2

I have a Django class

class Chat(models.Model):
    primary_node = models.ForeignKey('nodes.Node', blank=True, null=True, related_name='chats_at_this_pri_node', on_delete=models.SET_NULL)
    secondary_node = models.ForeignKey('nodes.Node', blank=True, null=True, related_name='chats_at_this_sec_node', on_delete=models.SET_NULL)

I want to forbid direct assigning of fields, such as

chat.primary_node = some_node

and instead create a method chat.assign_node(primary, secondary) that updates nodes via Django Chat.update() model method.

The reason is that I want to log all changes to these nodes (count changes and update other model fields with the new count), but dont want myself and other developers to forget that we cannot assign fields directly, as this wouldn't trigger custom assign_node logic.

How сan I do that?

kurtgn
  • 8,140
  • 13
  • 55
  • 91

2 Answers2

1

You could try do prevent assignment to these fields with __setattr__, but I recommend you don't do that for two reasons:

  1. this will probably introduce all kinds of unexpected side-effects
  2. you are performing a check at runtime, to prevent something introduced at the time the code was written. That's like running a (tiny) unit-test on every request.

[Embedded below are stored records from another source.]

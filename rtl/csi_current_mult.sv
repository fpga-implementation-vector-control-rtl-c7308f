// csi_current_mult: CSI DC-link current reference (constant multiplier).
//
// In the tandem converter the large current-source inverter carries the
// active power. Its DC-link current reference is formed here from the
// active (torque-producing) stator-current reference isy:
//   idc_ref = K_CSI * |isy|
// K_CSI = pi / (2 sqrt 3) converts a fundamental phase-current amplitude into
// the DC current of a 120-degree block-current inverter. That the original
// block is a constant multiplier is given; its input and constant are this
// design's choice. The result is never negative, since a CSI DC link
// conducts in one direction only.
//
// Interface: Q2.13 per-unit words. Purely combinational.
module csi_current_mult
  import foc_pkg::*;
#(
  parameter real K_CSI = 0.9068996821171089
) (
  input  pu_t i_act,
  output pu_t idc_ref
);

  localparam logic signed [63:0] C_K = 64'(coef(K_CSI));

  logic signed [63:0] mag;

  always_comb begin
    mag     = (i_act < 0) ? -64'(i_act) : 64'(i_act);
    idc_ref = sat(rshift_round(mag * C_K, KF));
  end

endmodule
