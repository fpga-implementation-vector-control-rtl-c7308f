// tb_csi_current_mult: self-checking test of the CSI current constant
// multiplier: idc_ref = pi/(2 sqrt 3) * |i_act|, to 1 LSB, never negative.
module tb_csi_current_mult;
  import foc_pkg::*;

  int checks = 0, failures = 0;
  pu_t i_act, idc_ref;
  real k_exp;

  csi_current_mult dut (.i_act, .idc_ref);

  initial begin
    #100000;
    failures++;
    $display("watchdog expired");
    $display("TB_RESULT checks=%0d failures=%0d", checks, failures);
    $finish;
  end

  initial begin
    real exp;
    k_exp = 3.14159265358979 / (2.0 * $sqrt(3.0));
    for (int k = 0; k < 400; k++) begin
      i_act = pu_t'($signed($urandom_range(0, 32767)) - 16384);
      if (k == 0) i_act = '0;
      if (k == 1) i_act = pu_t'(16'sd8192);
      if (k == 2) i_act = pu_t'(-16'sd8192);
      #1;
      exp = k_exp * ((i_act < 0) ? -real'(i_act) : real'(i_act));
      checks++;
      if (real'(idc_ref) - exp > 1.0 || exp - real'(idc_ref) > 1.0 || idc_ref < 0) begin
        failures++;
        $display("FAIL i=%0d idc=%0d exp=%0.2f", i_act, idc_ref, exp);
      end
    end
    $display("TB_RESULT checks=%0d failures=%0d", checks, failures);
    $finish;
  end
endmodule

I would simply rename the fields to _primary_node and _secondary_node to indicate that these are private fields and not intended to be used directly.

In addition, you could write a hook for your version control system that checks for assignments to these fields. This could be a simple grep for _primary_node = or something fancier like a plugin for a linter like flake8.

Daniel Hepper
  • 28,981
  • 10
  • 72
  • 75
0

This simply disable setting of 'primary_node'

class Chat(models.Model)
    def __setattr__(self, attrname, val):
        if attrname == 'primary_node': #sets only the attribute if it's not primary_node
            print('[!] You cannot assign primary_node like that! Use assign_node() method please.')
        else:
            super(Chat, self).__setattr__(attrname, val) 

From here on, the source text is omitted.